Therefore, courts generally have found a violation of the DMCA only when the alleged access was intertwined with a right protected by the Copyright Act. To the extent that StorageTek’s rights under copyright law are not at risk, the DMCA does not create a new source of liability.[1]
This interpretation of the DMCA rests upon the foundation of the court’s earlier decision in Chamberlain and, like that decision, is subject to the objection that the DMCA itself does not require a plaintiff to demonstrate an antecedent act of copyright infringement as a precondition to liability under either the anti-circumvention or trafficking provisions.[2] Again, although the result in StorageTek might be defensible (and even superior) as a matter of wise policy, it is remarkable how far the court was obliged to bend the statutory text to reach its result.
III. How Should the Courts Interpret the DMCA?
If there is a common thread to be found uniting the judicial decisions that construe the DMCA broadly with those that construe the statute narrowly, it is their shared disregard of inconvenient provisions that actually appear in the statutory text and point to a conclusion contrary to the one the court reached.

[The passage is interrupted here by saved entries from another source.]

// Testbench for paddle_pixel: for several play areas sweeps hcount over the
// whole line and checks that the colour is red left of the play-area centre
// and green from the centre on, switching exactly once.
`include "tb_check.svh"
module tb_paddle_pixel;
  import pong_pkg::*;
  int checks = 0, failures = 0;
  hcount_t hcount;
  play_area_t area;
  rgb_t colour;

  paddle_pixel dut (.*);

  initial begin
    #10_000_000;
    failures++;
    `TB_FINISH
  end

  initial begin
    int xs [4][2] = '{'{190, 617}, '{0, 1023}, '{100, 101}, '{500, 900}};
    foreach (xs[i]) begin
      int bad, switches, centre;
      rgb_t prev;
      area = '{x_min: 11'(xs[i][0]), x_max: 11'(xs[i][1]), y_min: 10'd0, y_max: 10'd700};
      centre = (xs[i][0] + xs[i][1]) / 2;
      bad = 0; switches = 0;
      for (int h = 0; h < 1344; h++) begin
        hcount = 11'(h);
        #1;
        if (colour != (h < centre ? 24'hFF0000 : 24'h00FF00)) bad++;
        if (h > 0 && colour != prev) switches++;
        prev = colour;
      end
      `CHECK(bad == 0 && switches == 1, $sformatf("area %0d..%0d: %0d wrong, %0d switches", xs[i][0], xs[i][1], bad, switches))
    end
    `TB_FINISH
  end
endmodule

Reimerdes effectively struck out the DMCA’s express guarantee of continued fair use;[3] Chamberlain, the statute’s reference to “the authority of the copyright owner;”[4] and Lexmark, its definition of “effectively controls access.”[5] Efforts to develop a coherent jurisprudence under the DMCA are only hampered, however, by judicial insistence on disregarding the text of the statute while simultaneously declaring that the text alone justifies the decision in the case at bar. However desirable either set of decisions might appear as a normative matter, their precedential force will be diminished if future courts find it difficult to harmonize DMCA precedents with the language of the DMCA itself. Judged against the standard of fidelity to the statutory text—the standard that the courts themselves, by their repeated references to what they portray as unambiguous statutory commands, seem to invite—the principal DMCA cases on both sides come up short.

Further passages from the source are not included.